▶ [About this task]
Transcribe the stretch of entries below from the line with "we = 1; wgroup = 2'(i" through the line with "for (int k = 0; k < ROWS; k++) begin", exactly and with both ends included; leave out all other lines.

-- Data under study follows --

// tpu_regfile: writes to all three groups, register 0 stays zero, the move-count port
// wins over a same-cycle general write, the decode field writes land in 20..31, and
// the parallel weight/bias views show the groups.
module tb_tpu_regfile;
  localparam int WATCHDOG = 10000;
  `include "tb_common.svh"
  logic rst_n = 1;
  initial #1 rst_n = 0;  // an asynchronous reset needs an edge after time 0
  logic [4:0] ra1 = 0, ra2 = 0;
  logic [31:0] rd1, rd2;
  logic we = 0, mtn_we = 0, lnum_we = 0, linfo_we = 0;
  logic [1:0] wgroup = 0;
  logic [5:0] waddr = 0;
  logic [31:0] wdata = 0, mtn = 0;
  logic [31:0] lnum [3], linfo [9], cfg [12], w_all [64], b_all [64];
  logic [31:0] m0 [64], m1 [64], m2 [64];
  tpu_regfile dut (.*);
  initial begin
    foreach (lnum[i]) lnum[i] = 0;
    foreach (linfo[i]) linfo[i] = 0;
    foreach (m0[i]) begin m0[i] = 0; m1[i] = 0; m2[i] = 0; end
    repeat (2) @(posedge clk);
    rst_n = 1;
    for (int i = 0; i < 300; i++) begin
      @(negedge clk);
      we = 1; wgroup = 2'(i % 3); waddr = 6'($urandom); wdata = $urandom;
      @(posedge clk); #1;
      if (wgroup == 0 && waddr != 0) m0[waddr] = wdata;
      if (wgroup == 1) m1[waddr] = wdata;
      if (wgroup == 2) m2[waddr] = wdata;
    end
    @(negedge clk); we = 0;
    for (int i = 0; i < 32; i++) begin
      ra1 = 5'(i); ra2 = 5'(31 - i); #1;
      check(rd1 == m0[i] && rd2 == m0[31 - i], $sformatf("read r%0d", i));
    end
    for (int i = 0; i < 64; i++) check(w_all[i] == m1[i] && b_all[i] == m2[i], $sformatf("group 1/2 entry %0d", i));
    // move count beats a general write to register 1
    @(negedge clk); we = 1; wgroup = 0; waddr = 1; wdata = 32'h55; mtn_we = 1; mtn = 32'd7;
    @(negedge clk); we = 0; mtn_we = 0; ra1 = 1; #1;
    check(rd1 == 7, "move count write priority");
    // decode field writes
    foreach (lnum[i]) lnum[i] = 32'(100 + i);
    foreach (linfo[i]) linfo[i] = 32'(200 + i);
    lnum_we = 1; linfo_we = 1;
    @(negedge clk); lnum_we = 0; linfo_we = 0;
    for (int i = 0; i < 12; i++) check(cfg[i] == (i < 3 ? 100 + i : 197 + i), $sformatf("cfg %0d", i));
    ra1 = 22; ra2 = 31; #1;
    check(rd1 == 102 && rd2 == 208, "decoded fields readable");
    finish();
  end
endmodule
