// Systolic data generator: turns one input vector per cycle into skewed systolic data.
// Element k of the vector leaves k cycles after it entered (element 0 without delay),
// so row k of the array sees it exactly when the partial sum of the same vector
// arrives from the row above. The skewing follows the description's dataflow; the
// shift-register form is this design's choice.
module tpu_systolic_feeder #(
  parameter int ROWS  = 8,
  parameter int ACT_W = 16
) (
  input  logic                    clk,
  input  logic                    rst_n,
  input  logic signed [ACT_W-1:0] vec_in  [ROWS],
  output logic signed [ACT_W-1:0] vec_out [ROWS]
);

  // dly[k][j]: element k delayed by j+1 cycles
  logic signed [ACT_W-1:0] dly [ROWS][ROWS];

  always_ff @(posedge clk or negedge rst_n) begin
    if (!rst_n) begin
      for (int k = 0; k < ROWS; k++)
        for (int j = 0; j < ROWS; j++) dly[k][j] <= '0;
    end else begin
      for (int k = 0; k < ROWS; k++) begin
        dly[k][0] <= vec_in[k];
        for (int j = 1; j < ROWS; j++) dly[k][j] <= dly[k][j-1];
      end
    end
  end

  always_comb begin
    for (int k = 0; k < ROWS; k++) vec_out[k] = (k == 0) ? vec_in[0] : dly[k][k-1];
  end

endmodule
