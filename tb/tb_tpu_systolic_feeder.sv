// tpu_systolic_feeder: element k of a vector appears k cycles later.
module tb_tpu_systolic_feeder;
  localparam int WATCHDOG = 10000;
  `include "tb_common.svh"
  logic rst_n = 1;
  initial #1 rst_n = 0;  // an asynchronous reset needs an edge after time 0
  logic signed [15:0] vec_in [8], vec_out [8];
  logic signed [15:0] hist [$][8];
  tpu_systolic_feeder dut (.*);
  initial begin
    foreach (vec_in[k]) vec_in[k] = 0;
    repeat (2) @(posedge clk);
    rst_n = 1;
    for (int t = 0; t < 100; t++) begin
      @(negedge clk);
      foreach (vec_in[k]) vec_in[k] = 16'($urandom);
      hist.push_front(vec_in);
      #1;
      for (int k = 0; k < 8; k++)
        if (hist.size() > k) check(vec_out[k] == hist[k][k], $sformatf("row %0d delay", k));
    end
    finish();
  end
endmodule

-- Data under study concluded --

▶ [Answer box]
      we = 1; wgroup = 2'(i % 3); waddr = 6'($urandom); wdata = $urandom;
      @(posedge clk); #1;
      if (wgroup == 0 && waddr != 0) m0[waddr] = wdata;
      if (wgroup == 1) m1[waddr] = wdata;
      if (wgroup == 2) m2[waddr] = wdata;
    end
    @(negedge clk); we = 0;
    for (int i = 0; i < 32; i++) begin
      ra1 = 5'(i); ra2 = 5'(31 - i); #1;
      check(rd1 == m0[i] && rd2 == m0[31 - i], $sformatf("read r%0d", i));
    end
    for (int i = 0; i < 64; i++) check(w_all[i] == m1[i] && b_all[i] == m2[i], $sformatf("group 1/2 entry %0d", i));
    // move count beats a general write to register 1
    @(negedge clk); we = 1; wgroup = 0; waddr = 1; wdata = 32'h55; mtn_we = 1; mtn = 32'd7;
    @(negedge clk); we = 0; mtn_we = 0; ra1 = 1; #1;
    check(rd1 == 7, "move count write priority");
    // decode field writes
    foreach (lnum[i]) lnum[i] = 32'(100 + i);
    foreach (linfo[i]) linfo[i] = 32'(200 + i);
    lnum_we = 1; linfo_we = 1;
    @(negedge clk); lnum_we = 0; linfo_we = 0;
    for (int i = 0; i < 12; i++) check(cfg[i] == (i < 3 ? 100 + i : 197 + i), $sformatf("cfg %0d", i));
    ra1 = 22; ra2 = 31; #1;
    check(rd1 == 102 && rd2 == 208, "decoded fields readable");
    finish();
  end
endmodule
// Systolic data generator: turns one input vector per cycle into skewed systolic data.
// Element k of the vector leaves k cycles after it entered (element 0 without delay),
// so row k of the array sees it exactly when the partial sum of the same vector
// arrives from the row above. The skewing follows the description's dataflow; the
// shift-register form is this design's choice.
module tpu_systolic_feeder #(
  parameter int ROWS  = 8,
  parameter int ACT_W = 16
) (
  input  logic                    clk,
  input  logic                    rst_n,
  input  logic signed [ACT_W-1:0] vec_in  [ROWS],
  output logic signed [ACT_W-1:0] vec_out [ROWS]
);

  // dly[k][j]: element k delayed by j+1 cycles
  logic signed [ACT_W-1:0] dly [ROWS][ROWS];

  always_ff @(posedge clk or negedge rst_n) begin
    if (!rst_n) begin
      for (int k = 0; k < ROWS; k++)
        for (int j = 0; j < ROWS; j++) dly[k][j] <= '0;
    end else begin
      for (int k = 0; k < ROWS; k++) begin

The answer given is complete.